## TASK TO COMPLETE:
Write out the records again exactly. Nothing should be dropped.

## DATA FOR PROCESSING:
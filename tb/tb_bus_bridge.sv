// tb_bus_bridge: two bus segments joined by one bridge. Segment A holds the
// wrapper of agent 0 and the bridge's lower side, segment B the bridge's
// upper side and the wrapper of agent 1 (bridge boundary at agent 1).
// Both agents send packets to each other through the bridge; every packet
// must arrive intact and in order. Store-and-forward is checked on the first
// packet: it may start on segment B only after its last word has crossed
// segment A, and no later than one ownership round and a few cycles of copying
// after that. A packet for an agent on its own side must not be taken by the
// bridge.
module tb_bus_bridge;
  import noc_pkg::*;
  localparam int unsigned NPKT = 6;

  logic clk = 0, rst_n = 0, start = 0;
  int checks = 0, failures = 0;
  longint cyc = 0;

  logic  [1:0] tx_valid, tx_ready, rx_valid, rx_ready;
  word_t [1:0] tx_data, rx_data;
  int unsigned sent [2], received [2], errors [2];
  logic [1:0] done;

  // segment A: slot 0 agent 0, slot 1 bridge lower side
  bus_req_t [1:0] a_req; logic [1:0] a_ack, a_dv;
  bus_req_t [1:0] b_req; logic [1:0] b_ack, b_dv;
  bus_req_t a_bus, b_bus; logic a_ack_r, a_dv_r, b_ack_r, b_dv_r;

  assign a_bus = a_req[0] | a_req[1];  assign a_ack_r = |a_ack;  assign a_dv_r = |a_dv;
  assign b_bus = b_req[0] | b_req[1];  assign b_ack_r = |b_ack;  assign b_dv_r = |b_dv;

  bus_wrapper #(.NM(2), .IDX(0), .ADDR_LO(0), .ADDR_HI(0)) u_w0 (
    .clk, .rst_n,
    .tx_valid(tx_valid[0]), .tx_ready(tx_ready[0]), .tx_data(tx_data[0]),
    .rx_valid(rx_valid[0]), .rx_ready(rx_ready[0]), .rx_data(rx_data[0]),
    .bus_req(a_bus), .bus_ack(a_ack_r), .bus_dv(a_dv_r),
    .req_o(a_req[0]), .ack_o(a_ack[0]), .dv_o(a_dv[0]));

  bus_bridge #(.N_AGENTS(2), .BOUNDARY(1), .NM_LO(2), .IDX_LO(1), .NM_HI(2), .IDX_HI(0)) dut (
    .clk, .rst_n,
    .lo_bus_req(a_bus), .lo_bus_ack(a_ack_r), .lo_bus_dv(a_dv_r),
    .lo_req_o(a_req[1]), .lo_ack_o(a_ack[1]), .lo_dv_o(a_dv[1]),
    .hi_bus_req(b_bus), .hi_bus_ack(b_ack_r), .hi_bus_dv(b_dv_r),
    .hi_req_o(b_req[0]), .hi_ack_o(b_ack[0]), .hi_dv_o(b_dv[0]));

  bus_wrapper #(.NM(2), .IDX(1), .ADDR_LO(1), .ADDR_HI(1)) u_w1 (
    .clk, .rst_n,
    .tx_valid(tx_valid[1]), .tx_ready(tx_ready[1]), .tx_data(tx_data[1]),
    .rx_valid(rx_valid[1]), .rx_ready(rx_ready[1]), .rx_data(rx_data[1]),
    .bus_req(b_bus), .bus_ack(b_ack_r), .bus_dv(b_dv_r),
    .req_o(b_req[1]), .ack_o(b_ack[1]), .dv_o(b_dv[1]));

  for (genvar i = 0; i < 2; i++) begin : g_ag
    tb_agent_model #(.ID(i), .N(2), .NPKT(NPKT), .OFFSET(1), .STRIDE(2), .STALL(i * 30)) u_ag (
      .clk, .rst_n, .start,
      .tx_valid(tx_valid[i]), .tx_ready(tx_ready[i]), .tx_data(tx_data[i]),
      .rx_valid(rx_valid[i]), .rx_ready(rx_ready[i]), .rx_data(rx_data[i]),
      .sent(sent[i]), .received(received[i]), .errors(errors[i]), .done(done[i]));
  end

  always #5 clk = ~clk;
  always @(posedge clk) cyc++;

  task automatic check(input bit cond, input string what);
    checks++;
    if (!cond) begin failures++; $display("FAIL @%0d: %s", cyc, what); end
  endtask

  // first packet of agent 0: last word on A, first word on B. Agent 1 may
  // be sending its own packet on B meanwhile, so the bound allows one packet.
  longint a_last = -1, b_first = -1;
  int crossings_up = 0, crossings_dn = 0;
  always @(posedge clk) if (rst_n) begin
    if (a_dv[0] && a_bus.last && a_last < 0) a_last = cyc;
    if (b_dv[0] && b_first < 0) b_first = cyc;
    if (b_dv[0] && b_bus.last) crossings_up++;
    if (a_dv[1] && a_bus.last) crossings_dn++;
    // agent 0 never talks to itself here, so the bridge must not pick up
    // traffic that stays on a segment: every acked header on A is for agent 1
    if (a_bus.av && a_ack[1]) check(a_bus.data == 1, "bridge lower side takes only upper addresses");
    if (b_bus.av && b_ack[0]) check(b_bus.data == 0, "bridge upper side takes only lower addresses");
  end

  initial begin
    repeat (20000) @(posedge clk);
    failures++;
    $display("FAIL: watchdog");
    $display("TB_RESULT checks=%0d failures=%0d", checks, failures);
    $finish;
  end

  initial begin
    repeat (3) @(posedge clk);
    rst_n <= 1;
    repeat (3) @(posedge clk);
    start <= 1;
    @(posedge clk);
    start <= 0;
    while (done != 2'b11) @(posedge clk);
    repeat (5) @(posedge clk);
    for (int i = 0; i < 2; i++) begin
      check(sent[i] == NPKT, $sformatf("agent %0d sent %0d", i, sent[i]));
      check(received[i] == NPKT, $sformatf("agent %0d received %0d", i, received[i]));
      check(errors[i] == 0, $sformatf("agent %0d errors %0d", i, errors[i]));
    end
    check(crossings_up == NPKT && crossings_dn == NPKT,
          $sformatf("bridge crossings %0d up %0d down", crossings_up, crossings_dn));
    check(b_first > a_last, $sformatf("store-and-forward: B starts at %0d, A ended at %0d", b_first, a_last));
    check(b_first - a_last <= PKT_WORDS + 6, $sformatf("bridge forward delay %0d", b_first - a_last));
    $display("TB_RESULT checks=%0d failures=%0d", checks, failures);
    $finish;
  end
endmodule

## OUTPUT FOR THIS EXERCISE:
filename tb/tb_bus_bridge.sv
// tb_bus_bridge: two bus segments joined by one bridge. Segment A holds the
// wrapper of agent 0 and the bridge's lower side, segment B the bridge's
// upper side and the wrapper of agent 1 (bridge boundary at agent 1).
// Both agents send packets to each other through the bridge; every packet
// must arrive intact and in order. Store-and-forward is checked on the first
// packet: it may start on segment B only after its last word has crossed
// segment A, and no later than one ownership round and a few cycles of copying
// after that. A packet for an agent on its own side must not be taken by the
// bridge.
module tb_bus_bridge;
  import noc_pkg::*;
  localparam int unsigned NPKT = 6;

  logic clk = 0, rst_n = 0, start = 0;
  int checks = 0, failures = 0;
  longint cyc = 0;

  logic  [1:0] tx_valid, tx_ready, rx_valid, rx_ready;
  word_t [1:0] tx_data, rx_data;
  int unsigned sent [2], received [2], errors [2];
  logic [1:0] done;

  // segment A: slot 0 agent 0, slot 1 bridge lower side
  bus_req_t [1:0] a_req; logic [1:0] a_ack, a_dv;
  bus_req_t [1:0] b_req; logic [1:0] b_ack, b_dv;
  bus_req_t a_bus, b_bus; logic a_ack_r, a_dv_r, b_ack_r, b_dv_r;

  assign a_bus = a_req[0] | a_req[1];  assign a_ack_r = |a_ack;  assign a_dv_r = |a_dv;
  assign b_bus = b_req[0] | b_req[1];  assign b_ack_r = |b_ack;  assign b_dv_r = |b_dv;

  bus_wrapper #(.NM(2), .IDX(0), .ADDR_LO(0), .ADDR_HI(0)) u_w0 (
    .clk, .rst_n,
    .tx_valid(tx_valid[0]), .tx_ready(tx_ready[0]), .tx_data(tx_data[0]),
    .rx_valid(rx_valid[0]), .rx_ready(rx_ready[0]), .rx_data(rx_data[0]),
    .bus_req(a_bus), .bus_ack(a_ack_r), .bus_dv(a_dv_r),
    .req_o(a_req[0]), .ack_o(a_ack[0]), .dv_o(a_dv[0]));

  bus_bridge #(.N_AGENTS(2), .BOUNDARY(1), .NM_LO(2), .IDX_LO(1), .NM_HI(2), .IDX_HI(0)) dut (
    .clk, .rst_n,
    .lo_bus_req(a_bus), .lo_bus_ack(a_ack_r), .lo_bus_dv(a_dv_r),
    .lo_req_o(a_req[1]), .lo_ack_o(a_ack[1]), .lo_dv_o(a_dv[1]),
    .hi_bus_req(b_bus), .hi_bus_ack(b_ack_r), .hi_bus_dv(b_dv_r),
    .hi_req_o(b_req[0]), .hi_ack_o(b_ack[0]), .hi_dv_o(b_dv[0]));

  bus_wrapper #(.NM(2), .IDX(1), .ADDR_LO(1), .ADDR_HI(1)) u_w1 (
    .clk, .rst_n,
    .tx_valid(tx_valid[1]), .tx_ready(tx_ready[1]), .tx_data(tx_data[1]),
    .rx_valid(rx_valid[1]), .rx_ready(rx_ready[1]), .rx_data(rx_data[1]),
    .bus_req(b_bus), .bus_ack(b_ack_r), .bus_dv(b_dv_r),
    .req_o(b_req[1]), .ack_o(b_ack[1]), .dv_o(b_dv[1]));

  for (genvar i = 0; i < 2; i++) begin : g_ag
    tb_agent_model #(.ID(i), .N(2), .NPKT(NPKT), .OFFSET(1), .STRIDE(2), .STALL(i * 30)) u_ag (
      .clk, .rst_n, .start,
      .tx_valid(tx_valid[i]), .tx_ready(tx_ready[i]), .tx_data(tx_data[i]),
      .rx_valid(rx_valid[i]), .rx_ready(rx_ready[i]), .rx_data(rx_data[i]),
      .sent(sent[i]), .received(received[i]), .errors(errors[i]), .done(done[i]));
  end

  always #5 clk = ~clk;
  always @(posedge clk) cyc++;

  task automatic check(input bit cond, input string what);
    checks++;
    if (!cond) begin failures++; $display("FAIL @%0d: %s", cyc, what); end
  endtask

  // first packet of agent 0: last word on A, first word on B. Agent 1 may
  // be sending its own packet on B meanwhile, so the bound allows one packet.
  longint a_last = -1, b_first = -1;
  int crossings_up = 0, crossings_dn = 0;
  always @(posedge clk) if (rst_n) begin
    if (a_dv[0] && a_bus.last && a_last < 0) a_last = cyc;
    if (b_dv[0] && b_first < 0) b_first = cyc;
    if (b_dv[0] && b_bus.last) crossings_up++;
    if (a_dv[1] && a_bus.last) crossings_dn++;
    // agent 0 never talks to itself here, so the bridge must not pick up
    // traffic that stays on a segment: every acked header on A is for agent 1
    if (a_bus.av && a_ack[1]) check(a_bus.data == 1, "bridge lower side takes only upper addresses");
    if (b_bus.av && b_ack[0]) check(b_bus.data == 0, "bridge upper side takes only lower addresses");
  end

  initial begin
    repeat (20000) @(posedge clk);
    failures++;
    $display("FAIL: watchdog");
    $display("TB_RESULT checks=%0d failures=%0d", checks, failures);
    $finish;
  end

  initial begin
    repeat (3) @(posedge clk);
    rst_n <= 1;
    repeat (3) @(posedge clk);
    start <= 1;
    @(posedge clk);
    start <= 0;
    while (done != 2'b11) @(posedge clk);
    repeat (5) @(posedge clk);
    for (int i = 0; i < 2; i++) begin
      check(sent[i] == NPKT, $sformatf("agent %0d sent %0d", i, sent[i]));
      check(received[i] == NPKT, $sformatf("agent %0d received %0d", i, received[i]));
      check(errors[i] == 0, $sformatf("agent %0d errors %0d", i, errors[i]));
    end
    check(crossings_up == NPKT && crossings_dn == NPKT,
          $sformatf("bridge crossings %0d up %0d down", crossings_up, crossings_dn));
    check(b_first > a_last, $sformatf("store-and-forward: B starts at %0d, A ended at %0d", b_first, a_last));
    check(b_first - a_last <= PKT_WORDS + 6, $sformatf("bridge forward delay %0d", b_first - a_last));
    $display("TB_RESULT checks=%0d failures=%0d", checks, failures);
    $finish;
  end
endmodule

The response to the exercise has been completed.